Templates are predefined configuration profiles for common scenarios. Use clxs templates list to see all available templates, then apply one with clxs clone --template dev-refresh. Built-in templates include dev-refresh (shallow, no permissions), dr-replica (deep with checksums), pii-safe (deep with masking), and more.
How do I schedule recurring clones?
Use clxs schedule --interval 6h for interval-based scheduling, or --cron "0 */6 * * *" for cron expressions. The scheduler includes drift detection — if no changes are found between source and destination, the clone is skipped. Use --no-drift-check to force cloning every run.

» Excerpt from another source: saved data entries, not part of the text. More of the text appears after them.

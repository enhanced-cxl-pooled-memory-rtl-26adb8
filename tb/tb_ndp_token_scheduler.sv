// Self-checking testbench of ndp_token_scheduler (2 hosts, 8 tokens, queue
// of 4, one NDP unit modelled here).
//   Phase 1, unit always idle (queue stays empty, so every request with a
//   free token must be granted): token exhaustion refuses, release gives the
//   token back, late feedback lowers the budget, early feedback raises it,
//   the budget stays within 1..TOK_CAP, completions reach the right host and
//   slot through done_mask.
//   Phase 2, unit mostly busy: grant rate against queue depth must follow
//   (QDEPTH - depth) / QDEPTH - always at depth 0, never at a full queue.
module tb_ndp_token_scheduler;
  localparam int NH = 2, TK = 8, QD = 4, NU = 1, DW = 8;
  logic clk = 0, rst_n = 0;
  always #5 clk = ~clk;
  logic [NH-1:0] req_valid, req_ready, resp_valid, resp_grant, rel_valid, fb_valid, fb_late;
  logic [DW-1:0] req_desc [NH];
  logic [2:0] resp_slot [NH], rel_slot [NH];
  logic [TK-1:0] done_mask [NH];
  logic [3:0] budget [NH];
  logic [NU-1:0] unit_idle, unit_start, unit_done;
  logic [DW-1:0] unit_desc;
  logic [3:0] unit_tag, unit_done_tag [NU];
  initial begin unit_done = '0; unit_done_tag[0] = '0; end
  logic [2:0] depth;
  logic [31:0] n_granted, n_refused;
  ndp_token_scheduler #(.NUM_HOSTS(NH), .TOK_CAP(TK), .QDEPTH(QD), .NUM_UNITS(NU), .DESC_W(DW)) dut (.*);

  int checks = 0, failures = 0;
  task automatic check(input bit ok, input string what);
    checks++; if (!ok) begin failures++; if (failures < 12) $display("FAIL: %s", what); end
  endtask

  // unit model: finishes a started task on the next cycle
  logic idle_en;
  int n_started = 0;
  logic [DW-1:0] last_desc;
  always @(posedge clk) begin
    unit_done <= '0;
    if (rst_n && unit_start[0]) begin
      unit_done <= 1'b1; unit_done_tag[0] <= unit_tag; n_started++; last_desc <= unit_desc;
    end
  end
  assign unit_idle = idle_en;

  // one request from host h; returns grant and slot
  task automatic request(input int h, input logic [DW-1:0] d, output bit g, output int s, output int dep);
    @(negedge clk); req_valid[h] = 1; req_desc[h] = d; dep = int'(depth);
    @(posedge clk); #1; while (!req_ready[h]) begin @(posedge clk); #1; end
    @(negedge clk); req_valid[h] = 0;
    check(resp_valid[h], "response one cycle after acceptance");
    g = resp_grant[h]; s = int'(resp_slot[h]);
  endtask
  task automatic give_back(input int h, input int s);
    @(negedge clk); rel_valid[h] = 1; rel_slot[h] = 3'(s); @(negedge clk); rel_valid[h] = 0;
  endtask
  task automatic feedback(input int h, input bit late);
    @(negedge clk); fb_valid[h] = 1; fb_late[h] = late; @(negedge clk); fb_valid[h] = 0;
  endtask

  int done_seen [NH][TK];
  always @(posedge clk) if (rst_n) for (int h = 0; h < NH; h++) for (int k = 0; k < TK; k++) if (done_mask[h][k]) done_seen[h][k]++;

  initial begin
    repeat (30000) @(posedge clk);
    failures++; $display("FAIL: watchdog");
    $display("TB_RESULT checks=%0d failures=%0d", checks, failures); $finish;
  end

  initial begin
    bit g; int s, dep; int held[$];
    int tries [QD+1]; int grants [QD+1];
    req_valid = 0; rel_valid = 0; fb_valid = 0; fb_late = 0; idle_en = 1;
    foreach (req_desc[h]) begin req_desc[h] = 0; rel_slot[h] = 0; end
    foreach (done_seen[h, k]) done_seen[h][k] = 0;
    foreach (tries[d]) begin tries[d] = 0; grants[d] = 0; end
    repeat (3) @(posedge clk); rst_n = 1;
    check(budget[0] == 4'(TK) && budget[1] == 4'(TK), "budget starts at the cap");
    // ---- phase 1: tokens ----
    for (int i = 0; i < TK; i++) begin
      request(0, DW'(8'h40 + i), g, s, dep);
      check(g && s == i, $sformatf("host 0 request %0d granted slot %0d (g=%0d)", i, s, g));
    end
    repeat (3) @(negedge clk);
    check(n_started == TK && last_desc == 8'h47, "tasks dispatched to the unit with their descriptors");
    for (int k = 0; k < TK; k++) check(done_seen[0][k] == 1 && done_seen[1][k] == 0, "done routed to host 0 slot");
    request(0, 8'h50, g, s, dep);
    check(!g, "refused without a free token");
    request(1, 8'h60, g, s, dep);
    check(g && s == 0, "other host unaffected");
    give_back(1, 0);
    give_back(0, 5);
    request(0, 8'h51, g, s, dep);
    check(g && s == 5, "released token reused");
    for (int i = 0; i < 10; i++) feedback(0, 1'b1);
    check(budget[0] == 4'd1, $sformatf("late feedback lowers budget to the floor (%0d)", budget[0]));
    for (int k = 0; k < TK; k++) give_back(0, k);
    request(0, 8'h52, g, s, dep); check(g, "budget 1: first granted");
    request(0, 8'h53, g, s, dep); check(!g, "budget 1: second refused");
    feedback(0, 1'b0);
    check(budget[0] == 4'd2, "early feedback raises budget");
    request(0, 8'h54, g, s, dep); check(g, "budget 2: second granted");
    for (int i = 0; i < 10; i++) feedback(0, 1'b0);
    check(budget[0] == 4'(TK), "budget capped at TOK_CAP");
    for (int k = 0; k < TK; k++) give_back(0, k);
    // ---- phase 2: grant probability against queue depth ----
    for (int it = 0; it < 1500; it++) begin
      @(negedge clk); idle_en = ($urandom % 4 == 0);
      request(1, DW'(it), g, s, dep);
      // the depth seen by the arbiter is the one at the acceptance edge
      tries[dep]++; if (g) begin grants[dep]++; give_back(1, s); end
    end
    idle_en = 1;
    check(tries[0] > 20 && grants[0] == tries[0], $sformatf("depth 0: %0d of %0d granted", grants[0], tries[0]));
    check(tries[QD] > 20 && grants[QD] == 0, $sformatf("full queue: %0d of %0d granted", grants[QD], tries[QD]));
    for (int d = 1; d < QD; d++) if (tries[d] > 40) begin
      real r; r = real'(grants[d]) / real'(tries[d]);
      check(r > real'(QD - d) / QD - 0.2 && r < real'(QD - d) / QD + 0.2,
            $sformatf("depth %0d: grant rate %f expected %f", d, r, real'(QD - d) / QD));
    end
    $display("TB_RESULT checks=%0d failures=%0d", checks, failures);
    $finish;
  end
endmodule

What is the API server mode?
clxs serve starts a REST API server that exposes clone operations as HTTP endpoints. You can submit clone jobs via POST /api/clone, check status via GET /api/clone/{id}, and run diffs or validations. Secure it with --api-key.
How does RBAC work?
RBAC policies are defined in a YAML file (default: ~/.clone-xs/rbac_policy.yaml). Rules specify which principals (users/groups) can clone which source/destination catalogs. Deny rules are evaluated first. Enable with rbac_enabled: true in config.
What are TTL policies?
TTL (Time-To-Live) policies automatically track expiration dates for cloned catalogs. Set a TTL during clone with --ttl 7d, then use clxs ttl cleanup --confirm to drop expired catalogs. Useful for ephemeral dev/test environments.

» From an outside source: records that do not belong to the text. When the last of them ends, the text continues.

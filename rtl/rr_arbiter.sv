// rr_arbiter: round-robin arbiter.  grant is one-hot (combinational) on the
// first requester after the one served last; the pointer moves when
// `advance` is high, i.e. when the granted request was actually taken.
module rr_arbiter #(
  parameter int unsigned N = 4,
  localparam int unsigned IW = (N > 1) ? $clog2(N) : 1
) (
  input  logic          clk,
  input  logic          rst_n,
  input  logic [N-1:0]  req,
  input  logic          advance,
  output logic [N-1:0]  grant,
  output logic [IW-1:0] grant_idx,
  output logic          any
);
  logic [IW-1:0] last;
  always_comb begin
    any = 1'b0; grant_idx = '0; grant = '0;
    for (int k = 1; k <= N; k++) begin
      int unsigned i;
      i = (int'(last) + k) % N;
      if (req[i] && !any) begin any = 1'b1; grant_idx = IW'(i); end
    end
    if (any) grant[grant_idx] = 1'b1;
  end
  always_ff @(posedge clk or negedge rst_n)
    if (!rst_n) last <= IW'(N - 1);
    else if (any && advance) last <= grant_idx;
endmodule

How do I use the WHERE clause filter?
Use --where "year >= 2024" to filter all tables globally, or --table-filter "sales.orders:region = 'US'" for per-table filters. Note: filtered clones use CREATE TABLE AS SELECT instead of DEEP CLONE, which means Delta history and versioning are not preserved.
What metrics does Clone Catalog track?
When metrics_enabled: true, the tool tracks clone duration, throughput (tables/min), failure rate, row counts, and data sizes. Metrics can be exported to Delta tables, JSON files, Prometheus format, or webhooks.